Unas pocas revistas literarias, una lata llena de entradas a
conciertos, un discurso más o menos coherente, la mención de dos
escritores y tres textos debieron ser, a lo mucho, evidencias sujetas a
validación.
Después de todo, a un loro también se le puede enseñar la primera
oración de Cien años de Soledad, un poema de sabina o una canción de la
Torroja.
9.
La pared de mi cubículo fue responsable de mi renuncia. Después de
todo, fueron varios los meses llenándome de propaganda subversiva los
impulsos.
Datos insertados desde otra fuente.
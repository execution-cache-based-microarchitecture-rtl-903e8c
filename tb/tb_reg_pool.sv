// tb_reg_pool: self-checking test of one architected-register pool.
//
// Replays the register r3 of the worked renaming example (two writes per
// trace, r3.1 then r3.2, so IDX = 2 at the trace end), checks the XOR
// checkpoint (physical entry 2 becomes logical position 0, the newest value is
// then read through tag 0), the V/S bit handling, the allocation stall when
// every non-committed slot is speculative, and the rollback to the last
// committed slot.  Expected values are worked out by hand from the algorithm.
module tb_reg_pool;
  localparam int N = 4, X = 16;
  logic clk = 0, rst_n = 0;
  always #5 clk = ~clk;

  logic [1:0] alloc_en; logic [1:0][1:0] alloc_tag;
  logic [1:0] wb_en;    logic [1:0][1:0] wb_tag; logic [1:0][X-1:0] wb_data;
  logic [1:0] rt_en;    logic [1:0][1:0] rt_tag;
  logic rollback, checkpoint;
  logic [1:0] idx, cidx;
  logic [N-1:0] tag_free, v_by_tag, s_by_tag;
  logic [N-1:0][X-1:0] val_by_tag;
  logic [N-1:0][1:0] pos_q;

  reg_pool #(.NPHYS(N), .XLEN(X), .NA(2), .NWB(2), .NRT(2)) dut (.*);

  int checks = 0, failures = 0;
  task automatic chk(input logic ok, input string what);
    checks++;
    if (!ok) begin failures++; $display("FAIL: %s", what); end
  endtask

  task automatic idle();
    alloc_en = '0; wb_en = '0; rt_en = '0; rollback = 0; checkpoint = 0;
    alloc_tag = '0; wb_tag = '0; wb_data = '0; rt_tag = '0;
  endtask

  task automatic step(); @(posedge clk); #1; idle(); endtask

  initial begin
    repeat (2000) @(posedge clk);
    failures++;
    $display("TB_RESULT checks=%0d failures=%0d", checks, failures);
    $finish;
  end

  initial begin
    idle();
    repeat (2) @(posedge clk);
    rst_n = 1; #1;
    chk(pos_q == {2'd3, 2'd2, 2'd1, 2'd0}, "POS reset to 0..N-1");
    chk(idx == 0 && cidx == 0, "IDX reset");
    chk(tag_free == 4'b1110, "only the committed slot 0 is not free");

    // r3.1 <- 0x0011
    alloc_en[0] = 1; alloc_tag[0] = 2'd1; step();
    chk(idx == 1, "IDX incremented to 1");
    chk(v_by_tag[1] == 0 && s_by_tag[1] == 1, "alloc clears V, sets S");
    wb_en[0] = 1; wb_tag[0] = 1; wb_data[0] = 16'h0011; step();
    chk(v_by_tag[1] == 1 && val_by_tag[1] == 16'h0011, "write back sets V");
    rt_en[0] = 1; rt_tag[0] = 1; step();
    chk(s_by_tag[1] == 0 && cidx == 1, "retire clears S");
    chk(tag_free == 4'b1101, "slot 1 committed, slot 0 free again");
    // r3.2 <- 0x0022, allocated, written and retired in one go
    alloc_en[0] = 1; alloc_tag[0] = 2'd2; step();
    wb_en[1] = 1; wb_tag[1] = 2; wb_data[1] = 16'h0022;
    rt_en[1] = 1; rt_tag[1] = 2; step();
    chk(idx == 2 && cidx == 2, "IDX = 2 at trace end");

    // checkpoint: POS ^= 2 -> entries 0..3 get 2,3,0,1
    checkpoint = 1; step();
    chk(pos_q == {2'd1, 2'd0, 2'd3, 2'd2}, "XOR checkpoint of POS");
    chk(idx == 0 && cidx == 0, "IDX back to 0");
    chk(val_by_tag[0] == 16'h0022, "newest value now at tag 0");
    chk(val_by_tag[3] == 16'h0011, "older value at tag 3");

    // fill every free slot: allocation must then be refused
    alloc_en = 2'b11; alloc_tag[0] = 1; alloc_tag[1] = 2; step();
    alloc_en[0] = 1; alloc_tag[0] = 3; step();
    chk(idx == 3, "IDX follows the last allocation");
    chk(tag_free == 4'b0000, "no slot free: rename must stall");
    // write back the first one only, then roll back
    wb_en[0] = 1; wb_tag[0] = 1; wb_data[0] = 16'hBEEF; step();
    rollback = 1; step();
    chk(idx == 0, "rollback returns IDX to the committed slot");
    chk(s_by_tag == 4'b0000, "rollback clears S");
    chk(tag_free == 4'b1110, "slots free after rollback");
    chk(val_by_tag[0] == 16'h0022, "committed value kept");

    $display("TB_RESULT checks=%0d failures=%0d", checks, failures);
    $finish;
  end
endmodule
Y por puro gusto y mucha superstición no me llevé nada.
Inclusive los post-it de colores decidieron quedarse como un último acto
de solidaridad.
10.
En mi último día de trabajo fue inevitable recordar que lo primero
que hice al llegar al banco fue trazar una línea imaginaria que dividía
el distrito. Tu mitad, mi mitad.
Tanto esconderme para al final lamentar renunciar a esas fantasías en
las que atravesabas lima gris corporativo tan sólo para conversar
conmigo un rato. Es curioso como uno va soltando rencores casi casi sin
darse cuenta. Sí, en los mejores momentos una nostalgia leí alguna vez.